IRELAND - Aer Lingus is proposing to introduce a new defined contribution scheme for all staff in an attempt to avoid having to change its accounting practices to defined benefit (DB) rules that would add "significant" liabilities to its balance sheet.
The airline is a participating employer in the Irish Airline Pilots Superannuation Scheme and the Irish Airlines (General Employees) Superannuation Scheme (IASS), but as it is only one of the main employers - the other is Dublin Airport Authority - Aer Lingus pays fixed amounts into the scheme on a defined contribution (DC) basis rather than as a DB scheme.
Yet in a statement outlining its cost reduction plans last week, the airline admitted its employees face "significant challenges" in relation to the current deficits in the two schemes.
Aer Lingus confirmed it had met with trustees of both pension schemes recently and said the trustees "are aware that any change to Aer Lingus' position would result in the Group having to adopt "defined benefit" accounting rules for the schemes, which would result in both income charges and significant balance sheet liabilities for the Group".

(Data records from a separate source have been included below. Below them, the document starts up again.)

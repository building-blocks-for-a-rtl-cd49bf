// Programmable divider: phase-select prescaler followed by the A/B accumulator.
//
// Takes the four quadrature phases of the divide-by-8 and divides them by
// A + P*B with P = 4 prescaler cycles counted in units of a quarter
// divide-by-8 period; measured at the VCO this is N_div = 2*(A + 4*B).
// For A in 0..3 and B in 3..8 this covers 24..70 in steps of 2. The
// accumulator drives the prescaler mode, the prescaler clocks the
// accumulator; A and B are taken at the start of each output period.
module prog_divider #(
  parameter int unsigned A_W = 2,
  parameter int unsigned B_W = 4
) (
  input  logic [3:0]     ph,
  input  logic           rst_n,
  input  logic [A_W-1:0] a_in,
  input  logic [B_W-1:0] b_in,
  output logic           fout,
  output logic           presc_out,
  output logic           mode
);
  prescaler_1_125 u_presc (.ph(ph), .rst_n(rst_n), .mode(mode), .clk_out(presc_out));

  pd_accumulator #(.A_W(A_W), .B_W(B_W)) u_acc (
    .clk   (presc_out),
    .rst_n (rst_n),
    .a_in  (a_in),
    .b_in  (b_in),
    .mode  (mode),
    .fout  (fout),
    .reload()
  );
endmodule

Figures communicated by trustees of the IASS in a memo in September revealed that at the end of March 2009 the IASS as a whole reported a €700m deficit, in relation to the minimum funding standard, and had an aggregate funding level of 67% against a fully funded position in March 2009. This was attributed to falls in investment values, although it was estimated the deficit had reduced to €500m by the end of July following a recovery in the stock markets.

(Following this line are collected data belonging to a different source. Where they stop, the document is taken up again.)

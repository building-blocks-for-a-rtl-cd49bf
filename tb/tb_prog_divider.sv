// Self-checking test of prog_divider behind the divide-by-8 (hf_div8),
// i.e. the complete divider from the VCO. Every pair A = 0..3, B = 3..8 is
// held for several output periods; each period between rising edges of the
// output must last 2*(A + 4*B) VCO periods, covering 24..70 in steps of 2.
// It includes the two settings shown for a 3 GHz input: A=0, B=3 gives 24
// (8 ns) and A=3, B=5 gives 46 (15.33 ns). A few periods right after a
// change are skipped because the new pair is taken at the next period start.
module tb_prog_divider;
  int checks = 0, failures = 0;
  logic vco = 0, rst_n = 1;
  logic [3:0] ph;
  logic [1:0] a_in = 0;
  logic [3:0] b_in = 3;
  logic fout, fout_d = 0;
  int cyc = 0, last = -1, seen_min = 1000, seen_max = 0;

  hf_div8 u_div8 (.vco_clk(vco), .rst_n(rst_n), .div2(), .ph(ph));
  prog_divider dut (.ph(ph), .rst_n(rst_n), .a_in(a_in), .b_in(b_in),
                    .fout(fout), .presc_out(), .mode());

  task automatic check(input bit ok, input string what);
    checks++;
    if (!ok) begin failures++; $display("FAIL %s", what); end
  endtask

  // Reset pulse: the asynchronous resets act on the falling edge.
  initial begin
    #1 rst_n = 0;
  end

  initial begin : watchdog
    #50000000;
    failures++;
    $display("watchdog expired");
    $display("TB_RESULT checks=%0d failures=%0d", checks, failures);
    $finish;
  end

  // Run the VCO (period 333 ps, about 3 GHz) for n output periods.
  task automatic run_periods(input int n, input int a, input int b);
    int got = 0, skip = 2;
    a_in = 2'(a); b_in = 4'(b);
    last = -1;
    while (got < n) begin
      #167 vco = 1; cyc++;
      #166 vco = 0;
      if (fout && !fout_d) begin
        if (last >= 0) begin
          if (skip > 0) skip--;
          else begin
            check(cyc - last == 2 * (a + 4 * b),
                  $sformatf("A=%0d B=%0d period %0d expected %0d", a, b, cyc - last, 2 * (a + 4 * b)));
            if (cyc - last < seen_min) seen_min = cyc - last;
            if (cyc - last > seen_max) seen_max = cyc - last;
            got++;
          end
        end
        last = cyc;
      end
      fout_d = fout;
    end
  endtask

  initial begin
    repeat (4) begin #167 vco = 1; #166 vco = 0; end
    rst_n = 1;
    run_periods(4, 0, 3);
    run_periods(4, 3, 5);
    for (int b = 3; b <= 8; b++)
      for (int a = 0; a <= 3; a++)
        run_periods(3, a, b);
    check(seen_min == 24 && seen_max == 70, $sformatf("range %0d..%0d", seen_min, seen_max));
    $display("TB_RESULT checks=%0d failures=%0d", checks, failures);
    $finish;
  end
endmodule
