// Fractional-N divider: MASH 1-1-1 modulator driving the programmable divider.
//
// N_desired (7 integer + 19 fractional bits) is the requested ratio
// f_vco / f_ref. A fixed divide-by-2 ahead of the programmable part means
// the programmable part must average N_desired / 2; halving only moves the
// binary point, so the same 26 bits are read as a 6-bit integer N_I and a
// 20-bit fraction F. The modulator turns F into a signed integer offset per
// divider cycle, N_d = N_I + N_offset, and N_d is split into A = N_d[1:0] and
// B = N_d[5:2], so that each output period is 2*(A + 4*B) = 2*N_d VCO
// periods and the long-run average is exactly N_desired.
// The modulator is clocked by the divider output (at the reference rate once
// locked), one new N_d per output period; the accumulator picks A and B up at
// the end of the period, so N_d is settled several prescaler cycles before.
// Clocking the modulator from the divider output is this design's choice.
// The modulator's clear is released two divider cycles after rst_n.
module frac_n_divider
  import wbpll_pkg::*;
(
  input  logic               rst_n,
  input  logic [3:0]         ph,         // quadrature outputs of the divide-by-8
  input  logic [NDES_W-1:0]  n_desired,  // 7.19 unsigned
  output logic               fout,       // divider output, to the PFD
  output logic [NA_W-1:0]    n_a,
  output logic [NB_W-1:0]    n_b,
  output logic signed [OFFSET_W-1:0] n_offset,
  output logic               mode        // prescaler mode, for observation
);
  logic [NI_W-1:0]   n_i;
  logic [FRAC_W-1:0] f;
  logic [NI_W-1:0]   n_d;
  logic [1:0]        clr_sync;
  logic              clr;

  // Halving N_desired: same bits, binary point one place to the left.
  assign n_i = n_desired[NDES_W-1 -: NI_W];
  assign f   = n_desired[FRAC_W-1:0];

  // Reset synchroniser into the divider-output domain.
  always_ff @(posedge fout or negedge rst_n) begin
    if (!rst_n) clr_sync <= 2'b11;
    else        clr_sync <= {clr_sync[0], 1'b0};
  end
  assign clr = clr_sync[1];

  mash111 u_mash (.clk(fout), .clr(clr), .f(f), .n_offset(n_offset));

  assign n_d = n_i + NI_W'(n_offset);   // offset sign-extended, modulo 2^6
  assign n_a = n_d[NA_W-1:0];
  assign n_b = n_d[NI_W-1 -: NB_W];

  prog_divider #(.A_W(NA_W), .B_W(NB_W)) u_div (
    .ph       (ph),
    .rst_n    (rst_n),
    .a_in     (n_a),
    .b_in     (n_b),
    .fout     (fout),
    .presc_out(),
    .mode     (mode)
  );
endmodule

Aer Lingus therefore said it was "proposing to introduce a new DC scheme for the future service of all employees, which will attempt to recognise, through higher contribution rates, past service in the business but will on average cost the company no more than the current schemes".
The trustees of the IASS acknowledged in September that they had been in talks with participating employers of the scheme ahead of the submission of a formal funding proposal to the Pensions Board by 31 March 2010.
They said "a particularly contentious issue is likely to be the treatment of the scheme as a DC scheme for accounting purposes by the participating employers, on the grounds that the employers' contribution rate is specified under the Scheme Rules and the claim that this constitutes the limit of their financial obligation to the Scheme".
Aer Lingus reiterated plans to continue to engage with the trustees of both schemes to "reach a solution that delivers the best result for staff in the context of what the group can afford".